National Research Council of Canada, Institute of Information Technology, 100 des Aboiteaux Street, Suite 1100, Moncton, NB E1A7R1, Canada.
BMC Bioinformatics. 2010 Feb 24;11:105. doi: 10.1186/1471-2105-11-105.
Estimation of DNA duplex hybridization free energy is widely used for predicting cross-hybridizations in DNA computing and microarray experiments. A number of software programs based on different methods and parametrizations are available for the theoretical estimation of duplex free energies. However, significant differences in free energy values are sometimes observed among estimations obtained with various methods, thus being difficult to decide what value is the accurate one.
We present in this study a quantitative comparison of the similarities and differences among four published DNA/DNA duplex free energy calculation methods and an extended Nearest-Neighbour Model for perfect matches based on triplet interactions.
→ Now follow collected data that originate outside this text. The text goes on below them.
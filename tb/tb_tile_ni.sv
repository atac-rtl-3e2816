// tb_tile_ni: self-checking test of the tile network interface (core 2.6).
//
// Injection: packets from the core, directory and memory-controller ports, offered together,
// must all reach the router's local input, each packet whole. Ejection: messages from the
// router's local output and from both BNet buses must reach the agent that handles their type
// (requests/evictions/acks to the directory, memory messages to the controller, the rest to
// the core). BNet flits for another core of the cluster must be dropped, broadcasts kept.
module tb_tile_ni;
  import atac_pkg::*;

  logic clk = 0, rst_n = 0;
  always #5 clk = ~clk;

  core_id_t my_id = {6'd2, 4'd6};
  logic  src_valid [3];
  flit_t src_flit  [3];
  logic  src_ready [3];
  logic  dst_valid [3];
  flit_t dst_flit  [3];
  logic  dst_ready [3];
  logic  inj_valid, inj_ready, ej_valid, ej_ready;
  flit_t inj_flit, ej_flit;
  logic  bnet_valid [2];
  flit_t bnet_flit  [2];
  logic  bnet_ready [2];

  tile_ni dut (.*);

  int checks = 0, failures = 0;

  // what reached each agent and the router
  flit_t got [3][$];
  flit_t injected [$];
  always @(posedge clk) if (rst_n) begin
    for (int a = 0; a < 3; a++) if (dst_valid[a] && dst_ready[a]) got[a].push_back(dst_flit[a]);
    if (inj_valid && inj_ready) injected.push_back(inj_flit);
  end

  initial begin
    #100000;
    failures++;
    $display("TB_RESULT checks=%0d failures=%0d", checks, failures);
    $finish;
  end

  function automatic flit_t mk(msg_t t, core_id_t dst, logic bc, int tag, logic hd, logic tl);
    flit_t f;
    f = '0;
    f.meta.head = hd; f.meta.tail = tl; f.meta.bcast = bc; f.meta.dst = dst;
    f.meta.src = {6'd9, 4'd9}; f.meta.mtype = t; f.data[31:0] = 32'(tag);
    return f;
  endfunction

  initial begin
    for (int a = 0; a < 3; a++) begin src_valid[a] = 0; src_flit[a] = '0; dst_ready[a] = 1; end
    inj_ready = 1; ej_valid = 0; ej_flit = '0;
    for (int b = 0; b < 2; b++) begin bnet_valid[b] = 0; bnet_flit[b] = '0; end
    repeat (2) @(negedge clk);
    rst_n = 1;
    @(negedge clk);

    // injection: three 2-flit packets offered at once
    fork
      for (int a = 0; a < 3; a++) begin
        automatic int aa = a;
        fork
          for (int k = 0; k < 2; k++) begin
            @(negedge clk);
            src_valid[aa] = 1; src_flit[aa] = mk(MSG_RAW, '0, 0, aa * 10 + k, k == 0, k == 1);
            #1;
            while (!src_ready[aa]) begin @(negedge clk); #1; end
            @(negedge clk);
            src_valid[aa] = 0;
          end
        join_none
      end
    join
    repeat (12) @(negedge clk);
    checks++;
    if (injected.size() != 6) begin failures++; $display("FAIL injected %0d", injected.size()); end
    else for (int p = 0; p < 3; p++) begin
      checks++;
      if (injected[2*p+1].data[31:0] != injected[2*p].data[31:0] + 1) begin
        failures++; $display("FAIL injected packet split");
      end
    end

    // ejection from the router, by type
    @(negedge clk);
    ej_valid = 1; ej_flit = mk(MSG_REQ_SH, my_id, 0, 100, 1, 1);
    @(negedge clk);
    ej_flit = mk(MSG_MEM_RD, my_id, 0, 101, 1, 1);
    @(negedge clk);
    ej_flit = mk(MSG_INV, my_id, 0, 102, 1, 1);
    @(negedge clk);
    ej_flit = mk(MSG_ACK, my_id, 0, 103, 1, 1);
    @(negedge clk);
    ej_valid = 0;
    // BNet: one for us, one for a neighbour, one broadcast
    bnet_valid[0] = 1; bnet_flit[0] = mk(MSG_RAW, my_id, 0, 200, 1, 1);
    bnet_valid[1] = 1; bnet_flit[1] = mk(MSG_RAW, {6'd2, 4'd7}, 0, 201, 1, 1);
    @(negedge clk);
    bnet_valid[1] = 1; bnet_flit[1] = mk(MSG_INV, {6'd4, 4'd4}, 1, 202, 1, 1);
    bnet_valid[0] = 0;
    @(negedge clk);
    bnet_valid[1] = 0;
    repeat (6) @(negedge clk);
    checks++;
    if (got[1].size() != 2 || got[1][0].data[31:0] != 100 || got[1][1].data[31:0] != 103) begin
      failures++; $display("FAIL directory got %0d", got[1].size());
    end
    checks++;
    if (got[2].size() != 1 || got[2][0].data[31:0] != 101) begin
      failures++; $display("FAIL memory controller got %0d", got[2].size());
    end
    checks++;
    if (got[0].size() != 3) begin
      failures++; $display("FAIL core got %0d", got[0].size());
    end else begin
      int seen;
      seen = 0;
      for (int i = 0; i < 3; i++) begin
        if (got[0][i].data[31:0] == 201) begin failures++; $display("FAIL neighbour's flit kept"); end
        seen += int'(got[0][i].data[31:0]);
      end
      checks++;
      if (seen != 102 + 200 + 202) begin failures++; $display("FAIL core flits"); end
    end
    $display("TB_RESULT checks=%0d failures=%0d", checks, failures);
    $finish;
  end
endmodule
The comparison was performed on a benchmark data set with 695 pairs of short oligos that we collected and manually curated from 29 publications. Sequence lengths range from 4 to 30 nucleotides and span a large GC-content percentage range. For perfect matches, we propose an extension of the Nearest-Neighbour Model that matches or exceeds the performance of the existing ones, both in terms of correlations and root mean squared errors. The proposed model was trained on experimental data with temperature, sodium and sequence concentration characteristics that span a wide range of values, thus conferring the model a higher power of generalization when used for free energy estimations of DNA duplexes under non-standard experimental conditions.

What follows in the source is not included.